# The task:
Repeat exactly the lines from the start of the material below up to and including the "mode it is fed" line.

# Data to process:
# VHF charge-pump PLL with an all-digital built-in self-test

This design is an integer-N frequency synthesizer for the VHF band. A
charge-pump PLL multiplies a 1.25–3.1 MHz reference by N = 32 and produces
40–100 MHz. Around it sits a built-in self-test (BIST) that needs only two
extra pins and no analog test circuitry. Its main idea is reuse:

* the PLL's **feedback divider** is also the **BIST controller**: six ripple
  stages that count a 6.25 MHz test clock through 64 states;
* the **phase/frequency detector** is also the **stimulus injector**: in test
  mode it is fed synthetic reference and feedback edges that hold the loop in
  continuous charge, hold or continuous discharge;
* one set of six flip-flops is both the **frequency counter** and the
  **serial read-out register** of the result.

A test therefore drives the loop filter voltage up or down and counts VCO
cycles in a 0.32 µs window. The count comes out of one pin, and a tester
compares it with the value expected for a good part.

The digital parts are synthesizable SystemVerilog. The charge pump, loop
filter and VCO are analog circuits. They are given here as real-valued
behavioural models, so the whole loop can be simulated with Verilator.

## Structure

```
             start_bist ─────┬──────────────┬───────────────────────┐
                             │              │                       │
 ref_clk ──► SW1 (test_switch) ──► ┌─────┐  │  ┌────┐  ┌────┐  ┌─────┐  output_freq
                ▲ tck_n            │ pfd ├─UP/DN─►│ CP ├─►│LPF ├─►│ VCO ├──────┬────►
             ┌──┴──┐               │     │  │  └────┘  └────┘  └─────┘      │
 fbk ──────► SW2 ──┼─────────────► └─────┘  │                                │
   ▲         ▲ tfb_n                        ▼                                │
   │      ┌──┴──┐  state[5:0]  ┌──────────────────────┐   ┌─────────┐       │
   │      │ tsg │◄─────────────┤ fb_divider           │◄──┤ clk_mux │◄──────┤
   │      └──┬──┘              │ (BIST controller)    │   └─────────┘       │
   └─────────┼─────── stage E ─┤ 6 ripple stages A..F │        ▲ bist_clk   │
             │ sel_mode        └──────────────────────┘                     │
             ▼                                                              │
      ┌─────────────────────┐◄── bist_clk                                   │
      │ response_collector  │◄── output_freq (CNT_CLK) ─────────────────────┘
      └──────────┬──────────┘
                 └──► bist_output (serial, MSB first)
```

| Module | Kind | Role |
|---|---|---|
| `pll_bist_top` | structural | the complete synthesizer with BIST |
| `pfd` | RTL | tri-state phase/frequency detector, UP/DN and complements |
| `charge_pump` | behavioural | ±25 µA switched current |
| `loop_filter` | behavioural | C1 = 76.9 pF in series with R = 26.9 kΩ, parallel with C2 = 7.5 pF |
| `vco` | behavioural | seven-stage current-starved ring, 290 Mrad/Vs, 30–105 MHz |
| `clk_mux` | RTL | divider clock: VCO (normal mode) or BIST clock (test mode) |
| `fb_divider` | RTL | six toggle stages; stage E = f/32 feedback; all six = controller state |
| `tsg` | RTL | combinational decode of the state into TCK, TFB, SEL_MODE |
| `test_switch` | RTL | two-NAND switch in front of each PFD input (SW1, SW2) |
| `response_collector`, `rc_cell` | RTL | six dual-mode flip-flops: counter or shift register |

Top-level ports: `rst_n` (asynchronous, active low), `ref_clk`, `bist_clk`
(6.25 MHz), `start_bist` (1 = normal mode, 0 = self-test), `output_freq`,
`bist_output`.

## Normal mode (`start_bist = 1`)

`clk_mux` clocks the divider from the VCO output. Stage E, the fifth stage,
toggles every 16 VCO cycles and returns f_vco/32 to the PFD through SW2.
The reference reaches the PFD through SW1. The PFD sets UP on a reference
edge and DN on a feedback edge, and clears both once both are set. The
charge pump turns UP/DN into ±25 µA, and the filter integrates it into V_ctrl.

The loop values give a natural frequency of
√(K_vco·I_cp / (2π·N·C1)) ≈ 0.69 Mrad/s and a damping factor R·C1·ω_n/2 ≈ 0.71.
In simulation the loop acquires each frequency from the bottom of its range
(`tb/pll_synthesis_tb.sv`):

| f_ref (MHz) | f_out (MHz) | simulated time to ±1 % (µs) | reference figure (µs) |
|---|---|---|---|
| 1.25 | 40 | 10 | 11.6 |
| 1.72 | 55 | 11 | 12.2 |
| 2.18 | 70 | 12 | 10.9 |
| 2.66 | 85 | 15 | 15.7 |
| 3.125 | 100 | 22 | 25.1 |

The times are sampled on a 1 µs grid. The reference column holds lock times
from the source design's transistor-level simulations. Its 100 MHz row is
listed there with a 3.25 MHz reference, but 32 × 3.25 MHz would be 104 MHz.
This table uses 100/32 = 3.125 MHz.

## Test mode (`start_bist = 0`)

### The controller

`clk_mux` now clocks the divider from `bist_clk`. Each stage is clocked by
the Q output of the stage before it, so the state {F,E,D,C,B,A} (A least
significant) counts **down** by one per BIST clock. One pass through all
64 states takes 64 × 160 ns = 10.24 µs. The divider has no other control:
the controller is simply free-running.

### Test stimuli

`tsg` decodes the state:

```
TCK      = A·B·D·~E·~F + A·B·~C·~D·~E·~F     → states 3, 11, 15
TFB      = A·B·D·~E·~F + ~A·B·D·E·F          → states 11, 15, 58, 62
SEL_MODE = B + E + F + C·~D + ~C·D           → 0 only in states 13, 12, 1, 0
```

Because A is the fastest stage, the four SEL_MODE = 0 states form two
windows of two consecutive states. Each window is 0.32 µs long.

The switches in front of the PFD are two NAND gates each:
`out = START_BIST·Y + ~Z`. Y is the functional signal (reference or
feedback) and Z is the TSG line. In test mode the PFD receives ~Z. In
normal mode it receives Y only while Z = 1. The TSG therefore outputs
`tck_n = ~TCK` and `tfb_n = ~TFB`, and forces both to 1 whenever
`start_bist = 1`. That forcing gate is this implementation's addition: a
switch this cheap only works if its Z input is guaranteed to be 1 in normal
mode. In test mode the PFD sees a rising edge at the **end** of each decoded
state.

A steady stream of edges on only one PFD input keeps UP (or DN) asserted
permanently, so the loop charges (or discharges) at full current. Edges on
both inputs at the same time leave the PFD idle, and the loop holds its
voltage. Over one cycle (time runs toward lower state numbers):

| after state | PFD edges | loop |
|---|---|---|
| 62 | feedback | DN set: discharge (or the end of the charge phase) |
| 58 | feedback | discharge continues |
| 15 | both | idle: hold |
| 13–12 | — | **count window 1**: the discharged frequency |
| 11 | both | hold |
| 3 | reference | UP: charge |
| 1–0 | — | **count window 2**: the frequency during the charge |

### Response collector

Each `rc_cell` is a flip-flop with two multiplexers. With SEL_MODE = 0 it
toggles on its B clock, and with SEL_MODE = 1 it loads A on the shift clock.
Cell 1's B is the VCO output and its A is tied to 0. Every later cell takes
both A and B from the cell before it. So the six cells form a ripple counter
in one mode and a shift register in the other. The last cell, inverted, is
`bist_output`.

* Most of the time the register shifts, which fills it with zeros.
* In a window it counts VCO edges. With each stage clocked by the previous
  Q it counts down, so k edges leave (−k) mod 64.
* After the window, the six shifts put the inverted register out, MSB first.
  The serial word is therefore **(k − 1) mod 64**. Bit 5 is on the pin from
  the rising BIST clock edge that closes the window. Each further bit follows
  one BIST cycle later.

The frequency is (word + 1)/0.32 µs. An 84 MHz VCO gives k = 27 and a
word of 26 (011010).

The shift clock is the **inverted** BIST clock. SEL_MODE changes just after a
rising BIST edge, and both come from the same clock. If the shift clock were
the BIST clock itself, the clock multiplexers would switch while it is high
and produce a spurious first shift. Delaying it by half a period removes that
race, so the first shift after a window is a clean edge. The source design
puts a delay element on this line for the same reason, but gives no length
for it.

### What a test produces with these models

`tb/pll_bist_top_tb.sv` runs four test cycles after the loop has been locked
at 85 MHz. From the third cycle on, both windows read 9 (10 VCO edges,
≈31 MHz), and the readings repeat from cycle to cycle. With this schedule the
discharge lasts 43 states, which drives V_ctrl to the rail. The charge lasts
only 5 states, too short to lift the VCO off the bottom of its band, so both
windows see nearly the same frequency.

The source design reports about 84 MHz in one window and 74 MHz in the other
(words 26 and 23). It describes the phases in the order initialization,
charging, f_max measurement, discharge, f_min measurement. The printed
equations above do not produce that order, whichever way the controller
counts. This RTL keeps the printed equations. If the intended schedule is
known, it is a change to `tsg.sv` alone, and the counter, collector and
switches need not change. Treat the TSG decode as the least certain part of
this design.

### Defects the test catches

`tb/pll_bist_fault_tb.sv` runs the self-test from a fixed starting point
(reset, filter at 0 V) for three test cycles. The fault-free run reads
9, 10, 9, 9, 9, 10, and a second fault-free run reads the same to within one
count. The testbench then forces one defect at a time on internal nets. A
defect counts as caught when a word of the last cycle moves by more than one
count:

| injected defect | words of the run | caught |
|---|---|---|
| both charge-pump sources open | 22 22 22 22 22 22 | yes |
| charge-pump sink open | 22 31 25 33 27 33 | yes |
| VCO output stuck at 0 | 63 63 63 63 63 63 | yes |
| first controller stage stuck at 0 | 14 14 28 28 56 49 | yes |
| third collector flip-flop stuck at 0 | 63 63 63 63 63 63 | yes |
| PFD feedback input stuck at 1 | 33 33 33 33 33 33 | yes |
| charge-pump source open | 9 9 10 9 9 9 | no |

The missed defect is the weakness of the schedule described above: the
charge phase never raises the frequency by a measurable amount, so losing
the charging current changes nothing the collector sees. These are
logic-level stand-ins for defects. The source design's fault list (stuck-on
transistors, open sources and drains, gate shorts) needs a circuit simulator.

## Behavioural models

All three models use a 1 ns / 1 ps time unit. Voltages are relative to
mid-supply (the circuit runs from ±1.5 V).

* `charge_pump`: `i_out = +25 µA·[UP] − 25 µA·[DN]`. A source counts only
  when its true and complement controls agree. It has no mismatch.
* `loop_filter`: it integrates the two capacitor voltages with forward Euler.
  It steps at every change of the input current, so pulses of any width are
  integrated exactly in charge, and at least every 1 ns between changes.
  V_ctrl is clamped to ±1.5 V, and starts at −1.5 V.
* `vco`: `f = 70 MHz + (290 Mrad/Vs / 2π)·V_ctrl`, limited to 30–105 MHz.
  So 40 MHz is at −0.65 V and 100 MHz at +0.65 V, a 1.3 V span. The half
  period is recomputed at every output toggle. Phase noise is not modelled.

These models are not synthesizable, and a synthesis flow has to replace them
with the real macros. Their ports are those of the real blocks: UP/UP_b/DN/DN_b
in, current out; current in, V_ctrl out; V_ctrl in, clock out.

## Choices made here

* `rst_n` resets every flip-flop (PFD, controller, collector) asynchronously.
  The original circuit has no reset.
* The PFD is written as two edge-set flip-flops with a common clear. It
  behaves like the latch-and-NAND network and has no combinational loop. The
  anti-dead-zone delay in the clear path is a transistor-level property. In
  zero-delay simulation the UP/DN overlap has zero width, and the filter model
  still integrates every non-zero pulse.
* The counting direction (down) comes from clocking each stage by the previous
  Q. Stage A is taken as the least significant stage. This is the only order
  in which the SEL_MODE windows are 0.32 µs long.
* TCK appears in two forms in the source: with `~C` or with `C` in its second
  term (state 3 or state 7). The `~C` form is used.
* Where the source states the switch's forbidden input combination, the
  combination it names conflicts with its own `X·Y + ~Z` equation. The
  equation is followed, and the TSG holds Z = 1 in normal mode.
* The response collector's shift-clock delay is half a BIST period.
* Model values: 25 µA both ways (the source measured 24.9/24.5 µA), and a VCO
  gain of 290 Mrad/Vs (the source also quotes 302 Mrad/Vs measured).

## Verification

Each module has a self-checking testbench in `tb/` that prints
`TB_RESULT checks=N failures=M`:

* `pfd_tb`: lead and lag, repeated edges, simultaneous edges, reset.
* `fb_divider_tb`: down-count sequence, wrap every 64, fbk period 32.
* `tsg_tb`: all 64 states in both modes against the active-state lists.
* `test_switch_tb`, `clk_mux_tb`: full truth tables.
* `response_collector_tb`: counts 0–34 read back serially as (k − 1) mod 64,
  and the register is cleared afterwards.
* `charge_pump_tb`, `loop_filter_tb`, `vco_tb`: current values, the charge
  and R·C response against closed-form values, and frequency against V_ctrl.
* `pll_bist_top_tb`, at default parameters: lock at 40 MHz, reprogram to
  85 MHz, four BIST cycles, then return to 40 MHz. In BIST mode it tracks the
  controller state on its own and counts VCO edges in each window. Every
  serial word must equal (count − 1) mod 64. Every window must last
  0.32 µs and recur every 10.24 µs. It also counts the charge,
  discharge and hold phases, windows, read-outs, simultaneous edges, mode
  switches and the relock, and fails if any of them never occurs. It
  simulates about 0.1 ms in under a second.
* `pll_synthesis_tb`: the five synthesis points of the table above.
* `pll_bist_fault_tb`: the defect-injection runs of the previous section.
  It fails if a run without defects does not repeat, or if any defect other
  than the open charge-pump source goes uncaught.

To simulate with Verilator 5 from the project root:

```
verilator --binary --timing --assert -Irtl -Itb --top-module pll_bist_top_tb tb/pll_bist_top_tb.sv -o sim
./obj_dir/sim
```

Any other testbench is run the same way with its own name. Lint with
`verilator --lint-only -Wall -Irtl rtl/<module>.sv`. Lint reports three
warnings on purpose:

* the collector cells are used both as clock and as data (explained in the
  collector's header);
* the VCO's delay is computed at run time (explained in the VCO's header);
* the top leaves the collector's `value` port open, because that port only
  serves observation in the collector's own testbench.

Not covered: the analog circuits themselves (transistor sizing, phase noise,
charge-pump mismatch, the dead-zone delay). Nor is the transistor-level fault
campaign that the BIST was designed for (stuck-on, open and short faults);
that needs a circuit simulator. Only the logic-level defects listed above
were injected.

# Answer box:
# VHF charge-pump PLL with an all-digital built-in self-test

This design is an integer-N frequency synthesizer for the VHF band. A
charge-pump PLL multiplies a 1.25–3.1 MHz reference by N = 32 and produces
40–100 MHz. Around it sits a built-in self-test (BIST) that needs only two
extra pins and no analog test circuitry. Its main idea is reuse:

* the PLL's **feedback divider** is also the **BIST controller**: six ripple
  stages that count a 6.25 MHz test clock through 64 states;
* the **phase/frequency detector** is also the **stimulus injector**: in test
  mode it is fed synthetic reference and feedback edges that hold the loop in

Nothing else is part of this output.